Намного важнее присмотреться к типичным средним представителям правящего класса или этой самой элиты. Они же — выразители ее духа.

В смысле этой типичности, именно нее, а не статуса, для меня вне конкуренции находится господин Мединский. Когда я в первый раз с ним встретился на какой-то интеллектуальной площадке, то мне (фиксирую это без яростного негативизма, а с научной объективностью) вдруг стало ясно, что я имею дело с неким клоном инструктора мытищинского горкома комсомола, рассуждающего о жизни и деятельности в какие-нибудь семидесятые годы XX века. И мне просто стало интересно — откуда появляется такой клон? Другая эпоха, а всё один к одному.

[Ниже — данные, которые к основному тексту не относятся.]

// ehw_pkg -- types and constants shared by the evolvable-hardware system.
//
// Holds the command and status codes of the individual interface (the
// byte-wide CONTROL and STATE registers of each evolvable individual), the
// test-vector triplet used by the testing module, the phase encoding of the
// compact-GA core and the word addresses of the host register map.
//
// The CONTROL codes (EMPTY 0x00, START 0x01, RESET 0x02) and the WAIT (0x02)
// and COMPLETE (0x03) status codes follow the individual-interface
// definition. The RUNNING code is this design's choice: 0x00, so that bit 0
// of STATE alone means "execution completed". The register map is this
// design's own; only the set of registers (control, update step, margin,
// seeds, fitness, chromosome / probabilistic-vector read-back, test memory,
// per-test results, debug) comes from the system description.
package ehw_pkg;

  // ---------------------------------------------------------------- sizes
  localparam int unsigned DATA_W      = 8;    // individual data path
  localparam int unsigned CELL_GENES  = 32;   // LUT-F (16) + LUT-G (16)
  localparam int unsigned NUM_CELLS   = 32;   // cells per individual
  localparam int unsigned GENOME_BITS = NUM_CELLS * CELL_GENES; // 1024
  localparam int unsigned PV_W        = 16;   // probabilistic-vector precision
  localparam int unsigned FIT_W       = 16;   // fitness accumulator width

  // ------------------------------------------- individual interface codes
  typedef enum logic [7:0] {
    CTRL_EMPTY = 8'h00,
    CTRL_START = 8'h01,
    CTRL_RESET = 8'h02
  } ehw_ctrl_e;

  typedef enum logic [7:0] {
    STAT_RUNNING  = 8'h00,
    STAT_WAIT     = 8'h02,
    STAT_COMPLETE = 8'h03
  } ehw_stat_e;

  // --------------------------------------------------------- test vectors
  // One entry of the test set: input word, expected output, don't-care mask.
  typedef struct packed {
    logic [DATA_W-1:0] d;   // 1 = output bit is irrelevant
    logic [DATA_W-1:0] o;   // expected output
    logic [DATA_W-1:0] i;   // input word
  } test_vec_t;

  // ------------------------------------------------------ CGA core phases
  typedef enum logic [3:0] {
    PH_IDLE  = 4'd0,   // waiting for the start command
    PH_INIT  = 4'd1,   // seeding RNGs, filling the PV with 0.5
    PH_GEN   = 4'd2,   // LUTFG generator producing the two chromosomes
    PH_WREC  = 4'd3,   // stalled: waiting for the individuals' deployment
    PH_FEV   = 4'd4,   // testing module evaluating both individuals
    PH_CMP   = 4'd5,   // comparing the two fitness values
    PH_UPD   = 4'd6    // moving the PV toward the winner
  } cga_phase_e;

  // ------------------------------------------------- host register map
  // Word addresses on the host bus.
  localparam logic [7:0] REG_CTRL      = 8'h00; // W: b0 start, b1 deployed, b2 reseed RNGs
  localparam logic [7:0] REG_CONFIG    = 8'h01; // RW: b0 elitism, b1 additional mutation
  localparam logic [7:0] REG_STATUS    = 8'h02; // R: phase, fitness-ready flag, winner
  localparam logic [7:0] REG_STEP      = 8'h03; // RW: update step (PV units)
  localparam logic [7:0] REG_MARGIN    = 8'h04; // RW: threshold d (PV units)
  localparam logic [7:0] REG_MUTPROB   = 8'h05; // RW: LUT-mutation probability (1/65536)
  localparam logic [7:0] REG_NTESTS    = 8'h06; // RW: number of test vectors
  localparam logic [7:0] REG_GENCOUNT  = 8'h07; // R: generations completed
  localparam logic [7:0] REG_SEED0     = 8'h08; // RW: seed of RNG 0 (chromosome A)
  localparam logic [7:0] REG_SEED1     = 8'h09; // RW: seed of RNG 1 (chromosome B)
  localparam logic [7:0] REG_SEED2     = 8'h0A; // RW: seed of RNG 2 (mutation of A)
  localparam logic [7:0] REG_SEED3     = 8'h0B; // RW: seed of RNG 3 (mutation of B)
  localparam logic [7:0] REG_FIT_A     = 8'h10; // R: fitness of individual A
  localparam logic [7:0] REG_FIT_B     = 8'h11; // R: fitness of individual B
  localparam logic [7:0] REG_DBG_MUT   = 8'h12; // R: LUT mutations applied so far
  localparam logic [7:0] REG_DBG_CLAMP = 8'h13; // R: PV updates stopped by the margin
  localparam logic [7:0] REG_CHROM_IDX = 8'h20; // W: {sel B, cell index} for read-back
  localparam logic [7:0] REG_CHROM_DAT = 8'h21; // R: chromosome word
  localparam logic [7:0] REG_PV_IDX    = 8'h22; // W: PV element index for read-back
  localparam logic [7:0] REG_PV_DAT    = 8'h23; // R: PV element
  localparam logic [7:0] REG_TEST_IDX  = 8'h24; // W: test-memory index
  localparam logic [7:0] REG_TEST_DAT  = 8'h25; // W: test vector {d,o,i}, writes memory
  localparam logic [7:0] REG_RES_IDX   = 8'h26; // W: per-test result index
  localparam logic [7:0] REG_RES_DAT   = 8'h27; // R: per-test pass bits, one per individual

endpackage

Мединский вполне претендует на выражение некоей патриотической позиции, порожденной самим духом правящего постсоветского класса, то есть этой самой элитой. И в основе этого духа — неприятие огня, страсти и упоение холодом. Мединский прямо говорит, что идеальная эпоха в советской жизни — это эпоха Брежнева, то есть эпоха застоя. Она же эпоха так называемой постхрущевской подморозки.

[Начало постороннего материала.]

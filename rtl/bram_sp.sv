// bram_sp -- single-port synchronous block RAM.
//
// One read/write port with a registered read: the word at `addr` appears on
// `rdata` one clock after it is presented; a write stores `wdata` at `addr`
// on the clock edge and `rdata` then shows the old word (read-first), as a
// block RAM configured read-first does. The contents start undefined and
// are filled by the user logic (the compact-GA core writes 0.5 into every
// probabilistic-vector entry during initialisation).
//
// The system uses it for the probabilistic vector (1024 x 16 bits, 10-bit
// address) and the two chromosome memories (32 x 32 bits each, one word per
// evolvable cell). Being single-ported, only one access per clock is
// possible; that limit shapes the update automaton.
module bram_sp #(
  parameter int unsigned DEPTH = 1024,
  parameter int unsigned WIDTH = 16
) (
  input  logic                     clk,
  input  logic                     we,
  input  logic [$clog2(DEPTH)-1:0] addr,
  input  logic [WIDTH-1:0]         wdata,
  output logic [WIDTH-1:0]         rdata
);

  logic [WIDTH-1:0] mem [DEPTH];

  always_ff @(posedge clk) begin
    rdata <= mem[addr];
    if (we) mem[addr] <= wdata;
  end

endmodule
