// tb_bram_sp -- self-checking test of the single-port block RAM.
//
// Writes random words to random addresses of a 1024 x 16 instance (the
// probabilistic-vector size), mirrors them in a shadow array, and checks
// every read one clock later, including the read-first value returned on a
// write cycle.
module tb_bram_sp;
  logic clk = 1'b0, we;
  logic [9:0]  addr;
  logic [15:0] wdata, rdata;
  logic [15:0] shadow [1024];
  logic        known  [1024];
  int checks = 0, failures = 0;

  bram_sp #(.DEPTH(1024), .WIDTH(16)) dut (.clk, .we, .addr, .wdata, .rdata);

  always #5 clk = ~clk;

  initial begin
    repeat (100000) @(posedge clk);
    failures++;
    $display("TB_RESULT checks=%0d failures=%0d", checks, failures);
    $finish;
  end

  initial begin
    logic [15:0] exp;
    logic        chk;
    for (int i = 0; i < 1024; i++) known[i] = 1'b0;
    we = 0; addr = 0; wdata = 0;
    @(negedge clk);
    for (int i = 0; i < 1024; i++) begin          // fill
      we = 1; addr = 10'(i); wdata = 16'($urandom());
      shadow[i] = wdata; known[i] = 1'b1;
      @(negedge clk);
    end
    for (int n = 0; n < 20000; n++) begin
      we    = ($urandom_range(0, 2) == 0);
      addr  = 10'($urandom());
      wdata = 16'($urandom());
      exp   = shadow[addr];
      chk   = known[addr];
      if (we) shadow[addr] = wdata;
      @(negedge clk);
      if (chk) begin
        checks++;
        if (rdata !== exp) begin
          failures++;
          $display("FAIL addr %0d: got %04h expected %04h", addr, rdata, exp);
        end
      end
    end
    $display("TB_RESULT checks=%0d failures=%0d", checks, failures);
    $finish;
  end
endmodule
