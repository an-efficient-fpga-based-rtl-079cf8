// ehw_cell -- one evolvable cell of the individual.
//
// A cell is the content of one FPGA slice: two 4-input look-up tables
// (LUT-F and LUT-G) fed by the same four inputs, a multiplexer selecting one
// of the two LUT outputs, and a flip-flop holding the cell's state. The
// multiplexer is driven by the flip-flop itself, so the cell behaves as a
// single 5-input LUT whose fifth input is its own previous output. The
// 32 configuration bits `luts` are the cell's genes.
//
// Bit addressing follows the cell model of the evolution framework: the
// 5-bit index {state, in} is complemented, i.e. the next state is
// luts[31 - {state, in}]. With state 0 the upper half (bits 31..16) is
// used, with state 1 the lower half (bits 15..0).
//
// Timing: the flip-flop updates on a rising clock edge when `ce` is high;
// `clr` (synchronous, used by the wrapper's RESET_FF step) and `rst` clear
// it. `q` is the registered output.
module ehw_cell (
  input  logic        clk,
  input  logic        rst,    // synchronous, active high
  input  logic        clr,    // synchronous state clear
  input  logic        ce,     // clock enable
  input  logic [31:0] luts,   // genes: LUT-G/LUT-F contents
  input  logic [3:0]  in,     // the four routed inputs
  output logic        q       // cell state / output
);

  logic [4:0] index;
  logic       next_q;

  always_comb begin
    index  = ~{q, in};        // 31 - {q, in}
    next_q = luts[index];
  end

  always_ff @(posedge clk) begin
    if (rst || clr)  q <= 1'b0;
    else if (ce)     q <= next_q;
  end

endmodule
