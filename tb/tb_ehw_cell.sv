// tb_ehw_cell -- self-checking test of one evolvable cell.
//
// Drives random LUT contents and inputs and compares the cell's state after
// every clock with a reference next-state computed here from the cell rule
// next = luts[31 - {state, in}]. Also checks that `ce` low holds the state
// and that `clr` clears it. A watchdog ends the run after 20000 cycles.
module tb_ehw_cell;
  logic clk = 1'b0, rst, clr, ce, q;
  logic [31:0] luts;
  logic [3:0]  in;
  int checks = 0, failures = 0;
  logic ref_q;

  ehw_cell dut (.clk, .rst, .clr, .ce, .luts, .in, .q);

  always #5 clk = ~clk;

  initial begin
    repeat (20000) @(posedge clk);
    failures++;
    $display("TB_RESULT checks=%0d failures=%0d", checks, failures);
    $finish;
  end

  task automatic check(input logic got, input logic exp, input string what);
    checks++;
    if (got !== exp) begin
      failures++;
      $display("FAIL %s: got %0b expected %0b", what, got, exp);
    end
  endtask

  initial begin
    rst = 1; clr = 0; ce = 0; luts = '0; in = '0; ref_q = 0;
    repeat (2) @(posedge clk);
    rst = 0;
    @(negedge clk);
    check(q, 1'b0, "reset");
    for (int n = 0; n < 2000; n++) begin
      luts = $urandom();
      in   = 4'($urandom());
      ce   = ($urandom_range(0, 3) != 0);
      clr  = ($urandom_range(0, 15) == 0);
      // reference next state
      if (clr)      ref_q = 1'b0;
      else if (ce)  ref_q = luts[5'd31 - {ref_q, in}];
      @(negedge clk);
      check(q, ref_q, $sformatf("step %0d", n));
    end
    // directed: state 0 reads the upper half, state 1 the lower half
    clr = 1; @(negedge clk); clr = 0;
    luts = 32'h8000_0000; in = 4'h0; ce = 1;   // index 0 -> bit 31
    @(negedge clk); check(q, 1'b1, "state0 in0 -> bit31");
    luts = 32'h0000_8000; in = 4'h0;           // state 1, index 16 -> bit 15
    @(negedge clk); check(q, 1'b1, "state1 in0 -> bit15");
    ce = 0; luts = '0;
    @(negedge clk); check(q, 1'b1, "ce low holds");
    $display("TB_RESULT checks=%0d failures=%0d", checks, failures);
    $finish;
  end
endmodule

Но о такой же подморозке в Российской империи говорил весьма неглупый Победоносцев.

Однако и не он предтеча апологетики холода и неприятия страсти.

Какой-то значимой предтечей, пусть и промежуточной, как все такие предтечи, является Октавиан, он же император Август — этот создатель золотого века древнеримской империи. Октавиан наблюдал губительные страсти при Сулле, Ма́рии, потом при Юлии Цезаре, Антонии, Марке Крассе. И он решил всё это подморозить. Причем подморозил очень умело. Но внутри этой подморозки и завелись все бациллы будущей гибели Древнего Рима. Это достаточно несомненно. И сам Октавиан понимал, что новый золотой век куплен ценой определенного будущего угасания.

Между Октавианом и Победоносцевым вполне находится место советскому идеологу Михаилу Андреевичу Суслову и тому замечательно-умеренному Брежневу (привожу оценку господина Мединского), который позволил Суслову осуществлять эту самую подморозку, явным образом обернувшуюся дальнейшим крахом СССР.

Приводимый мною гомологический ряд политических охладителей можно резко расширить.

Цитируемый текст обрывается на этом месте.